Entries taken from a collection
----------------------------------------

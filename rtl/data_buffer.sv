// data_buffer: input buffer between the DMA stream and the first layer.
//
// RSSI readings arrive one 16-bit word per transfer (in_valid/in_ready)
// and are queued in a FIFO of DEPTH words (enough for a whole sequence of
// readings). The assembler takes RSSI_DIM words at a time and offers the
// layer-1 input vector x_t = {start location, RSSI readings}, with the
// LOC_DIM words of the start location (held in a control register) in
// elements 0..LOC_DIM-1 and the readings after them; every time step of a
// sequence reuses the same start location. The original design describes the
// buffer, the 11 readings and the shared start location; the element
// order, the word-serial stream and the depth are this design's choices.
//
// Lint note: the FIFO's count output is not needed and left open.
module data_buffer
  import mgu_pkg::*;
#(
  parameter int RSSI_DIM = 11,
  parameter int LOC_DIM  = 2,
  parameter int DEPTH    = 128
) (
  input  logic                          clk,
  input  logic                          rst_n,
  input  logic                          in_valid,
  output logic                          in_ready,
  input  data_t                         in_data,
  input  data_t [LOC_DIM-1:0]           loc,
  output logic                          x_valid,
  input  logic                          x_ready,
  output data_t [LOC_DIM+RSSI_DIM-1:0]  x_vec
);

  localparam int CW = $clog2(RSSI_DIM + 1);

  logic  empty, full, pop;
  data_t head;
  logic [CW-1:0] cnt;
  data_t [RSSI_DIM-1:0] rssi;

  sync_fifo #(.WIDTH(DATA_W), .DEPTH(DEPTH)) u_fifo (
    .clk, .rst_n, .push(in_valid), .wr_data(in_data), .pop,
    .rd_data(head), .empty, .full, .count()
  );
  assign in_ready = !full;

  assign x_valid = (cnt == CW'(RSSI_DIM));
  assign pop     = !x_valid && !empty;

  always_ff @(posedge clk) begin
    if (!rst_n) begin
      cnt <= '0; rssi <= '0;
    end else if (pop) begin
      rssi[cnt] <= head;
      cnt       <= cnt + 1'b1;
    end else if (x_valid && x_ready) begin
      cnt <= '0;
    end
  end

  assign x_vec = {rssi, loc};

endmodule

----------------------------------------

DIRECTIONS: Every line above has to be restated word for word.

RESULT OF THIS EXERCISE:
filename rtl/data_buffer.sv
// data_buffer: input buffer between the DMA stream and the first layer.
//
// RSSI readings arrive one 16-bit word per transfer (in_valid/in_ready)
// and are queued in a FIFO of DEPTH words (enough for a whole sequence of
// readings). The assembler takes RSSI_DIM words at a time and offers the
// layer-1 input vector x_t = {start location, RSSI readings}, with the
// LOC_DIM words of the start location (held in a control register) in
// elements 0..LOC_DIM-1 and the readings after them; every time step of a
// sequence reuses the same start location. The original design describes the
// buffer, the 11 readings and the shared start location; the element
// order, the word-serial stream and the depth are this design's choices.
//
// Lint note: the FIFO's count output is not needed and left open.
module data_buffer
  import mgu_pkg::*;
#(
  parameter int RSSI_DIM = 11,
  parameter int LOC_DIM  = 2,
  parameter int DEPTH    = 128
) (
  input  logic                          clk,
  input  logic                          rst_n,
  input  logic                          in_valid,
  output logic                          in_ready,
  input  data_t                         in_data,
  input  data_t [LOC_DIM-1:0]           loc,
  output logic                          x_valid,
  input  logic                          x_ready,
  output data_t [LOC_DIM+RSSI_DIM-1:0]  x_vec
);

  localparam int CW = $clog2(RSSI_DIM + 1);

  logic  empty, full, pop;
  data_t head;
  logic [CW-1:0] cnt;
  data_t [RSSI_DIM-1:0] rssi;

  sync_fifo #(.WIDTH(DATA_W), .DEPTH(DEPTH)) u_fifo (
    .clk, .rst_n, .push(in_valid), .wr_data(in_data), .pop,
    .rd_data(head), .empty, .full, .count()
  );
  assign in_ready = !full;

  assign x_valid = (cnt == CW'(RSSI_DIM));
  assign pop     = !x_valid && !empty;

  always_ff @(posedge clk) begin
    if (!rst_n) begin
      cnt <= '0; rssi <= '0;
    end else if (pop) begin
      rssi[cnt] <= head;
      cnt       <= cnt + 1'b1;
    end else if (x_valid && x_ready) begin
      cnt <= '0;
    end
  end

  assign x_vec = {rssi, loc};

endmodule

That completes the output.